Başlıkta saydıklarım zamansız kelimeler. Bunun yanısıra ilkbahara çok yakıştırdığım kelimeler. Hele de demli bir bardak çayı, kallavî bir fincan kahveyi içebilmenin eşsiz bir nimet olduğunu düşününce (yanında belki bir dilim kek ile) eldeki bir kitabın yapraklarının bir bir merakla açılması düşüncesi bile içimde çiçeklerin açmasına yetebiliyor. Bu duyguya her zaman sahip çıkmak gerekiyor. Bu şekilde acılarımızın üstesinden gelebilir, sevinçlerimizi çoğaltabilir, mutluluğumuzu paylaşmayın diyenlere inatla daha çok insanla paylaşabiliriz. Kadim bilgilerle yolumuzu aydınlatabiliriz. Bu noktada biyodinamik tarım ile ilgili yazdığım yazımı hatırlatmak isterim. Ne demiş atalarımız: “Kesme odunu ay büyürken, kırkma koyunu ay küçülürken.”… Örneğin bu yıl için 12, 13, 14 Şubatta yani dolunay günlerinde budama yapmayalım ağaçlar küser, çürür. 15 Şubat’tan 25 Şubat’a kadar ise kurallarına uygun bir şekilde budama yapabiliriz. Ay takvimine göre yeni ay, büyüyen ay günlerinde tohum ekmek, aşı yapmak gibi işler eski ay, küçülen ay günlerinde de budama yapmak, çim biçmek gibi işler oldukça iyi sonuçlar veriyor.

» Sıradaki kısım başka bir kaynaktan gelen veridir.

// arc_delay_gen: delay-sample generator of one delay arc of a gate.
//
// Each enabled clock it produces a fresh sample of the arc delay, which the
// source models as normal with a given mean and standard deviation:
//     delay = MEAN + round(SIGMA * z),  z ~ N(0,1) from an NDRNG.
// z has Z_FRAC fraction bits; the product SIGMA*z is a multiplication by a
// constant, rounded half-up to the delay unit. A negative result is clamped to
// 0 and a result above the delay range to its maximum (a physical delay cannot be
// negative; at the reference settings the clamps are 10 sigma away and never act).
//
// Interface: delay_o is registered and changes on clocks with en high; it holds
// the sample that the owning DGLC adds in that clock. Latency from reset release
// to the first random sample is three enabled clocks (RNG word, z, delay).
// Constant-coefficient scaling, rounding and clamping are this design's choices.
module arc_delay_gen
  import mcssta_pkg::*;
#(
  parameter delay_t            MEAN  = delay_t'(250),
  parameter delay_t            SIGMA = delay_t'(25),
  parameter logic [LFSR_W-1:0] SEED  = 64'h9E37_79B9_7F4A_7C15
) (
  input  logic   clk,
  input  logic   rst_n,
  input  logic   en,
  output delay_t delay_o
);

  localparam int unsigned P_W = DELAY_W + Z_W + 2;

  z_t z;

  ndrng #(.SEED(SEED)) u_ndrng (
    .clk  (clk),
    .rst_n(rst_n),
    .en   (en),
    .z_o  (z)
  );

  delay_t delay_d;

  always_comb begin
    logic signed [P_W-1:0] prod, dev, total;
    prod    = P_W'(signed'({1'b0, SIGMA})) * P_W'(z);
    dev     = (prod + P_W'(2 ** (Z_FRAC - 1))) >>> Z_FRAC;
    total   = P_W'(signed'({1'b0, MEAN})) + dev;
    if (total < 0)
      delay_d = '0;
    else if (total > P_W'(signed'({1'b0, DELAY_MAX})))
      delay_d = DELAY_MAX;
    else
      delay_d = total[DELAY_W-1:0];
  end

  always_ff @(posedge clk) begin
    if (!rst_n)  delay_o <= MEAN;
    else if (en) delay_o <= delay_d;
  end

endmodule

7.Her daim hava durumunu takip etmek.

Ay takvimi, biyodinamik tarım derken eski ama eskimeyen tabirlerden birinden daha bahsetmek istiyorum.

Aralık ayının 21’inde başlayıp 30 Ocak’da zemheri soğukları ya da erbain günleri adı verilerek anılan çok soğuk günler, karakış sona erdi. İlginçtir ki bu süre zarfında bir kere kar yağdı Ankara’ya…Şimdi ise 50 gün sürecek olan hamsin günleri başlıyor. Çok soğuk günler, yer yer esen toz içerikli ılık rüzgârlarla yerini soğuk günlere bırakıyor.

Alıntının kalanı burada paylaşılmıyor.